# Caesar-Chiffre JBuilder



## ChrisNeedsHelp (21. Jun 2010)

Hallo alle miteinander. Ich habe ein "kleines" Problem und hoffe ihr könnt mir helfen....
Also:
Unser Lehrer kam auf die schlaue Idee, mit uns Projekte zu machen. Dieses Projekt besteht dadrin, dass wir innerhalb von 2 Monaten ein Programm schreiben müssen unserer Wahl. Ich habe mich damals leichtfertig für ein Programm entschieden, welches die Caesar-Chiffre ausführt, weil ich dachte, dass das einfach sein wird. Caesar-Chiffre ist im Prinzip auch einfach, nur sind die Leute, die Informatik damals gewählt haben weil sie's interessant finden und nciht, weil sie sich aktiv schon vorher mit Programmierung und co. beschäftigt haben ziemlich aufgeschmissen. Das einzigste, was wir bekommen haben war das Buch "Java für Kids" von Hans-Georg Schumann. Der Lehrer meinte, wenn wir das durcharbeiten sollten wir unsere Aufgaben erledigen können. Gesagt, getan, nur ist der Titel des Buches Programm (Am Anfang wird erklärt, wie man mit der Maus auf etwas zeigt) und konnte mir kaum weiterhelfen. In dem Buch enthalten ist eine CD, auf der "JBuilder 2" drauf ist. Mit diesem Programm sollen wir auch arbeiten. Als ich bemerkt habe, dass das Buch nichts bringt, habe ich mir etliche Videos im Internet über dieses Thema angeschaut und im Unterricht die ganze Zeit nach Tutorials gesucht. Das Problem hierbei ist, dass kein Mensch dabei den JBuilder benutzt. Sie machen irgendetwas mit Klassen, was ich mitlerwele auch verstehe, aber das nützt mir nichts... Die 2 Monate sind in einer Woche vorbei und deshalb fange ich langsam an zu verzweifeln. Wäre sehr unschön, wenn ich eine 6 dafür bekommen würde   Ich habe bis gestern eigentlich immer noch Hoffnung gehabt dass ich was finde aber vergebens.

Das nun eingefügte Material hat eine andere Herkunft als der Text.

- **Digital core:** synthesizable SystemVerilog.
- **Analog parts:** real-valued behavioural models of the loop filter, the
  quantizer and the weighted cells. With them the whole modulator can be
  simulated closed-loop in plain Verilator.

## Signal chain

```
 x_in ─► ct_loop_filter ─x3─► flash_adc ─y_code─►┌──────────── sd_fir_dac (digital, q·fs clock) ────────────┐
 (real)   3 integrators        N-bit               │ sdfd_upsampler ─y_up─► sdfd_dsdm ─y_d─► sdfd_delay_line │
            ▲   ▲   ▲                             │  hold q cycles           2nd-order       2q-2 stages     │
            │   │   └── K3·y  (multi-bit, y_up)    │                          error feedback   taps v_0..v_2q-2│
            │   └────── K2·y  (or K2·y_d)          │                                    sdfd_rr_sampler      │
            │                                      └──────────────────────────── taps / taps_rr ────────────┘
            └────────── K1·dac1 ◄── fir_dac_cells ◄── taps (RR_MODE=0) or taps_rr (RR_MODE=1)
```

| Module | Kind | Role |
|---|---|---|
| `sdfd_pkg` | package | three-level type `tri_t`, `tri_value`, `fir_weight` |
| `sdfd_upsampler` | RTL | phase counter, captures the code once per period, holds it for q cycles |
| `sdfd_dsdm` | RTL | error-feedback digital modulator, three-level output |
| `sdfd_delay_line` | RTL | 2q − 2 stages giving taps v_0..v_{2q−2} |
| `sdfd_rr_sampler` | RTL | reduced-rate tap sampler |
| `sd_fir_dac` | RTL | the four blocks above: the whole digital part |
| `fir_dac_cells` | behavioural | weighted three-level cells, optional mismatch |
| `flash_adc` | behavioural | N-bit quantizer |
| `ct_loop_filter` | behavioural | third-order continuous-time loop filter with inner DACs |
| `eld_fast_dac` | behavioural | optional: one period of loop delay and the fast DAC that compensates it |
| `sd_fir_dac_modulator` | top | the closed-loop modulator |

The digital part is tiny: a phase counter, one held code word, two adders,
two error registers, 2q − 2 two-bit delay stages and, for the reduced-rate
variant, 2q − 1 two-bit hold registers. At the defaults (N = 3, q = 2) this
synthesizes to 37 flip-flop bits in all.

## Number formats and full scale

The analog input, the three-level DAC and the N-bit quantizer share one full
scale of ±1.

- **Quantizer code.** Code c (0 … 2^N − 1, the count of the flash
  comparators' thermometer code) stands for the mid-rise level
  (2c − (2^N − 1)) / 2^N. For N = 3 the levels are ±1/8 … ±7/8.
- **Quantizer thresholds.** The thresholds sit at multiples of 2^−(N−1),
  so the quantizer has unity gain.
- **Digital word.** The held word `y_up` carries the odd integer
  2c − (2^N − 1). It is an M-bit two's-complement number with F = N
  fractional bits, so the three-level output ±1 is ±2^N in the same units.
- **Exact arithmetic.** The input is N bits and F = N, so the digital
  modulator never rounds. Its only error is the deliberate three-level
  re-quantization.

## The digital sigma-delta modulator (`sdfd_dsdm`)

This is the part that needs the most care.

**Structure.** The modulator is an error-feedback loop:

```
v   = u + S(z)·e          S(z) = 2z^-1 - z^-2   (LD = 2, default)  or  z^-1 (LD = 1)
y_d = Q3(v)               round to -1, 0, +1 (thresholds at ±1/2), clip at ±1
e   = v - y_d             the part the quantizer threw away, stored for the next cycles
```

**Transfer.** Substituting gives Y_d = U − (1 − z⁻¹)² E. Two properties
follow:

- The signal transfer is exactly one, with no delay: y_d responds in the
  same cycle that u changes.
- The re-quantization error is shaped by a second-order high-pass.

**Hardware.** The loop costs two adders and two registers. Rounding with
thresholds at ±1/2 equals adding half an output step and then keeping only
the sign and integer bits.

**How the tests check the shaping.** Summing (u − y_d) twice gives back e,
cycle for cycle. The `sdfd_dsdm` testbench checks exactly this identity.

**Stability.** With a second-order FIR error feedback and a three-level
output, the modulator cannot go unstable in the IIR sense, but it can
overload. When the input sits near full scale and the stored errors line up,
|v| exceeds 1.5 and e grows past ±1/2. In the tests, random inputs within
full scale push e to about ±8.5 output steps at worst, far inside the
word. v saturates at the M-bit range instead of wrapping, and `sat` flags
that. No test with inputs within full scale raises `sat`.

**Word length.** M defaults to N + 7: the width needed when the second loop
DAC is driven by y. When y_d drives the second DAC (`DAC2_YD = 1`), N + 3 is
enough. `tb_modulator_dac2_yd` runs that case with M = 6.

Also um nicht weiter um den heißen Brei rum zu reden:
Kennt irgendjemand ein Tutorial oder sonstwas, wo ich nachschlagen kann wie man das macht (oder kann das villeicht hier irgendeiner programmieren)? Ich hoffe, dass ist nicht zuviel verlangt... Es muss nur funktionieren.

Ich hoffe ihr könnt mir helfen...

Mit freundlichen Grüßen
Chris


----------



## Gast2 (21. Jun 2010)

Wie weit bist du denn schon gekommen? Poste doch mal deinen aktuellen Code.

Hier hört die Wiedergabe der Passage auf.